MALDI Imaging at the Frontier: Spatial Metabolomics, Single-Cell Analysis, and 3D Exploration in Mixed Reality

Overview

Most of what happens inside a tissue, a tumor, or a 3D cell model is chemically invisible to conventional analysis. The molecular organization is there. The spatial relationships are there. MALDI Imaging is now the tool that makes them visible, from individual cells to complex tissue architectures. This webinar explores what that visibility looks like at the frontier.

In this webinar, Prof. Hopf (CeMOS, TH Mannheim) will present his group's latest findings across the full range of MALDI Imaging-based spatial analysis, from established tissue workflows to single-cell imaging and complex biological systems.

Starting with well‑established tissue workflows, the talk will demonstrate how spatial molecular analysis can uncover altered metabolic and proteomic phenotypes linked to differentiation, disease, or chemical exposure. A particular focus will be placed on toxicology‑relevant applications, showing how label‑free MALDI Imaging enables the unambiguous molecular identification of protein accumulations in kidney tissue, supporting reliable decision‑making in preclinical safety assessment where conventional histology and immunohistochemistry reach their limits.

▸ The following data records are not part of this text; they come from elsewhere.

# Task-lifetime prefetching and cache management for a private L2

Task-based dataflow runtimes know, before a task starts, exactly which
memory ranges it will read and write, and they know when one task ends and
the next begins. Ordinary caches and hardware prefetchers see none of this.
This RTL gives the runtime two small hardware hooks into a core's private L2:

* **Explicit Bulk Prefetcher (EBP)**: a user-level, memory-mapped prefetch
  engine. Software describes a task argument as a 2D range: a start virtual
  address, a block size, a number of blocks and a stride. EBP then pulls every
  cache line of it into the L2 with the right coherence permission. The
  runtime uses it to load the *next* task's data while the current task runs,
  which is double buffering.
* **Epoch-based Cache Management (ECM)**: each task's lifetime is an
  *epoch*. Each L2 line carries a 3-bit epoch number that says which task last
  used or prefetched it. The replacement policy evicts lines of finished tasks
  first. It keeps the two live tasks (current and next) from evicting each
  other, using per-epoch quotas of cache ways that software assigns from the
  task footprints. It also stops prefetching into sets where the next task has
  already used its share.

The design is one core's L2 subsystem, `ebp_ecm_top`. It runs with the
evaluated configuration as default parameters: 256 KB, 8 ways, 64-byte lines,
NRU, 16 MSHRs, 8-cycle hits, a 32-command queue, 8 outstanding prefetches and
8 epochs. The core/L1, the core's TLB and the coherence directory sit outside
it and connect through ports.

```
             register window (0x00-0x7F)
                 |                      |
        +--------v--------+     +-------v-------+
        | ebp_cmd_regs    |     | ecm_regs      |  epoch E, quota(E), quota(E+1) in ways
        +--------+--------+     +-------+-------+
                 | Opcode write         |
        +--------v--------+             |
        | sync_fifo (32)  |             |
        +--------+--------+             |
                 |                      |
        +--------v----------+  TLB      |
        | ebp_request_engine|<-------> tlb_*
        +--------+----------+           |
                 | pf_* probe/issue     |
        +--------v----------------------v------------+
core_* -> l2_cache  tags+epoch+NRU | data | 16 MSHR |--> mem_* (directory)
        |          ecm_victim_sel (fill)  ecm_victim_sel (probe/throttle)
        |                                            |<-- snp_* (recalls)
        +--------------------------------------------+
```

## Software view

All registers are 64 bits wide at byte offsets of an 8-bit local address.
Offset bit 6 selects ECM.

| offset | name | access | meaning |
|---|---|---|---|
| 0x00 | EBP_ADDR   | RW | start virtual address (48 bits) |
| 0x08 | EBP_BSIZE  | RW | bytes per block |
| 0x10 | EBP_BNUM   | RW | number of blocks |
| 0x18 | EBP_STRIDE | RW | signed bytes from one block start to the next |
| 0x20 | EBP_EPOCH  | RW | epoch the lines will belong to (0-7) |
| 0x28 | EBP_OPCODE | W  | bit 0: 0 Read-Only (Shared), 1 Read-Write (Exclusive); the write enqueues the command |
| 0x30 | EBP_STATUS | R  | [7:0] commands queued, [8] engine busy (command in progress or prefetches in flight) |
| 0x40 | ECM_EPOCH  | RW | current epoch |
| 0x48 | ECM_ADV    | W  | any write: advance the epoch by one |
| 0x50 | ECM_QCUR   | W bytes / R ways | quota of the current epoch |
| 0x58 | ECM_QNEXT  | W bytes / R ways | quota of the next epoch |

The Opcode write copies all six fields into the queue at once. The field
registers keep their values, so a series of similar commands only rewrites
what changes. When the queue is full, the Opcode write is held (`ready` low)
until an entry frees, so no command is ever lost.

A runtime using double buffering does this at each task boundary:

1. write `ECM_ADV`: the task about to run gets epoch E (the old next epoch),
   its quota (the old next quota) becomes the current quota, and the next
   quota is 0;
2. write `ECM_QNEXT` with the footprint of the next task in the queue;
3. post one EBP command per argument of that next task, with
   `EBP_EPOCH` = E+1 and Read-Write for `inout`/`output` arguments;
4. run the current task; its loads and stores reach the L2 tagged with E.

The epoch field holds an absolute epoch number, not a current/next flag, so a
command that waits in the queue across an epoch advance still tags its lines
correctly. Epochs wrap from 7 to 0 with no special handling. A line last
touched 8 tasks ago therefore looks current again, which only affects its
replacement priority, not correctness.

## Request Engine: from a 2D range to line requests

`ebp_request_engine` takes commands from the queue in order. Block *b* starts
at `addr + b*stride`, and its lines run from `start/64` to
`(start+size-1)/64`. Unaligned blocks and negative strides work, and a range
may cross page boundaries because it is given in virtual addresses. Each line:

1. **Translation.** The engine keeps the last page translation (cleared for
   each new command). A line on a new page first sends its page number to the
   TLB port, and asks for write permission on Read-Write commands. A fault
   drops the line and every other line of that page.
2. **Probe and issue** on the L2 prefetch port, one valid/ready handshake.
   The L2 returns one of four outcomes in the accepting cycle:
   `PF_ISSUED` (a miss, or an upgrade of a Shared line for a Read-Write
   command, sent to the directory); `PF_SKIP_HIT` (present with enough
   permission); `PF_SKIP_PENDING` (a miss to that line is already in flight);
   `PF_SKIP_THROTTLE` (ECM refuses, see below).
3. **Credits.** At most 8 issued prefetches may be in flight. `pf_done` from
   the L2 returns one credit per completed prefetch fill.

A line takes 2 cycles when its translation is held, plus the TLB round trip
on a new page. A block costs one more cycle to compute its line range.

## ECM: how the replacement decision is made

Every L2 line has a valid bit, an NRU reference bit and an epoch. For the
current epoch E, the **active** epochs are E and E+1 (mod 8), and all others
are **old**. Demand accesses always use E. A hit re-marks the line with E and
sets its reference bit. Prefetches use their command's epoch. A prefetch that
finds its line present in an old epoch moves it to the prefetch's epoch, so
data reused by the next task is not evicted as stale.

**Quotas.** Software writes bytes. `ecm_regs` converts them at once to ways
of `CACHE_BYTES/WAYS` bytes (32 KB by default), rounding up:
`ways = ceil(bytes / 32768)`. The two quotas may never add up to more than
the number of ways: a quota that would over-book is cut to what the other
active epoch leaves. Quotas guarantee a minimum per set; they are not fixed
partitions.

**Victim choice** (`ecm_victim_sel`, used on every fill for the epoch the
miss was made in). The candidates are, in order:

1. invalid ways;
2. lines of old epochs (finished tasks' data goes first);
3. a request of a non-active epoch uses plain NRU over the whole set;
4. the set is full of active lines. Let *n* be the lines the requesting epoch
   R holds in the set and *q* its quota. If *n < q*, or *n = 0*, the other
   active epoch must be over its own quota (the quotas add up to at most 8), so
   R takes one of its lines. Otherwise R replaces one of its own lines.

Within the candidates, NRU picks the lowest way with a clear reference bit.
If all are set, it picks the lowest candidate and clears the bits of all
candidates. When every line in a set belongs to the current epoch, this is
plain NRU. Freshly filled lines get their reference bit set.

**Throttle.** The prefetch probe runs the same logic for the prefetch's
epoch. It reports `throttle` when the set holds no invalid and no old line and
the requesting epoch already holds at least its quota there. A new line is
then skipped instead of displacing data that was just prefetched, or data the
current task is still using. Lines already present, and upgrades, are never
throttled.

## The L2 cache

`l2_cache` keeps tags, MESI state, epoch, valid and reference bits per way,
and the 64-byte data per way. There are `CACHE_BYTES/64/WAYS` sets (512 by
default). The line index is the low 9 bits of the physical line number. Three
request streams share the tag state:
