// ebp_pkg: types and constants shared by the Explicit Bulk Prefetcher (EBP),
// the Epoch-based Cache Management (ECM) logic and the private L2 cache they
// work on.
//
// Sizes follow the evaluated system: 64-byte cache lines, 3 epoch bits per L2
// tag (8 epochs), 256 KB 8-way L2, 32-entry command FIFO, 8 outstanding
// prefetches, 16 MSHRs. Address widths, the 4 KB page, the register map and
// the encodings below are this design's own choices.
package ebp_pkg;

  // ---------------------------------------------------------------- widths
  localparam int unsigned VA_W       = 48;   // virtual address bits
  localparam int unsigned PA_W       = 40;   // physical address bits
  localparam int unsigned LINE_OFF_W = 6;    // 64-byte cache lines
  localparam int unsigned LINE_BITS  = 512;  // one cache line of data
  localparam int unsigned PAGE_OFF_W = 12;   // 4 KB pages
  localparam int unsigned EPOCH_W    = 3;    // 8 epochs
  localparam int unsigned LEN_W      = 32;   // block size / number / stride

  localparam int unsigned VLINE_W = VA_W - LINE_OFF_W;   // virtual line number
  localparam int unsigned PLINE_W = PA_W - LINE_OFF_W;   // physical line number
  localparam int unsigned VPN_W   = VA_W - PAGE_OFF_W;
  localparam int unsigned PPN_W   = PA_W - PAGE_OFF_W;
  localparam int unsigned LPP_W   = PAGE_OFF_W - LINE_OFF_W; // line-in-page bits

  typedef logic [EPOCH_W-1:0] epoch_t;
  typedef logic [LINE_BITS-1:0] line_data_t;

  // ----------------------------------------------------------- EBP command
  // Opcode register: bit 0 selects the coherence permission requested.
  typedef enum logic [0:0] {
    OP_READ_ONLY  = 1'b0,   // lines fetched in Shared state
    OP_READ_WRITE = 1'b1    // lines fetched in Exclusive state
  } ebp_op_e;

  typedef struct packed {
    logic [VA_W-1:0]         addr;    // start virtual address
    logic [LEN_W-1:0]        bsize;   // bytes per block
    logic [LEN_W-1:0]        bnum;    // number of blocks
    logic signed [LEN_W-1:0] stride;  // bytes from one block start to the next
    epoch_t                  epoch;   // epoch the prefetched lines belong to
    ebp_op_e                 op;
  } ebp_cmd_t;

  // What the L2 did with one cache-line prefetch request.
  typedef enum logic [1:0] {
    PF_ISSUED        = 2'd0,  // miss: sent to the directory
    PF_SKIP_HIT      = 2'd1,  // present with sufficient permission
    PF_SKIP_THROTTLE = 2'd2,  // ECM: set full of active-epoch lines, quota used
    PF_SKIP_PENDING  = 2'd3   // a miss to this line is already outstanding
  } pf_outcome_e;

  // ----------------------------------------------------------- L2 / memory
  typedef enum logic [1:0] {ST_I = 2'd0, ST_S = 2'd1, ST_E = 2'd2, ST_M = 2'd3} mesi_e;

  typedef enum logic [1:0] {
    MEM_GETS = 2'd0,   // read, Shared permission
    MEM_GETX = 2'd1,   // read or upgrade, Exclusive permission
    MEM_PUTX = 2'd2    // write back a dirty line
  } mem_op_e;

  // ------------------------------------------------------ register map
  // 64-bit registers at byte offsets of an 8-bit local address.
  localparam logic [7:0] REG_EBP_ADDR   = 8'h00;
  localparam logic [7:0] REG_EBP_BSIZE  = 8'h08;
  localparam logic [7:0] REG_EBP_BNUM   = 8'h10;
  localparam logic [7:0] REG_EBP_STRIDE = 8'h18;
  localparam logic [7:0] REG_EBP_EPOCH  = 8'h20;
  localparam logic [7:0] REG_EBP_OPCODE = 8'h28;  // write: enqueue command
  localparam logic [7:0] REG_EBP_STATUS = 8'h30;  // read: queue depth, busy
  localparam logic [7:0] REG_ECM_EPOCH  = 8'h40;  // current epoch
  localparam logic [7:0] REG_ECM_ADV    = 8'h48;  // write: advance epoch
  localparam logic [7:0] REG_ECM_QCUR   = 8'h50;  // quota of current epoch (bytes)
  localparam logic [7:0] REG_ECM_QNEXT  = 8'h58;  // quota of next epoch (bytes)

endpackage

The webinar will then focus on two rapidly developing fields: single‑cell molecular imaging for dissecting cellular activation states, and 3D biology. 3D data. 3D visualization. All in one workflow. Hopf's group applies MALDI Imaging to 3D cell culture disease models including organoids and spheroids, generating volumetric spatial molecular data that can be explored end-to-end in mixed reality, from sample to insight, the geometry is preserved throughout.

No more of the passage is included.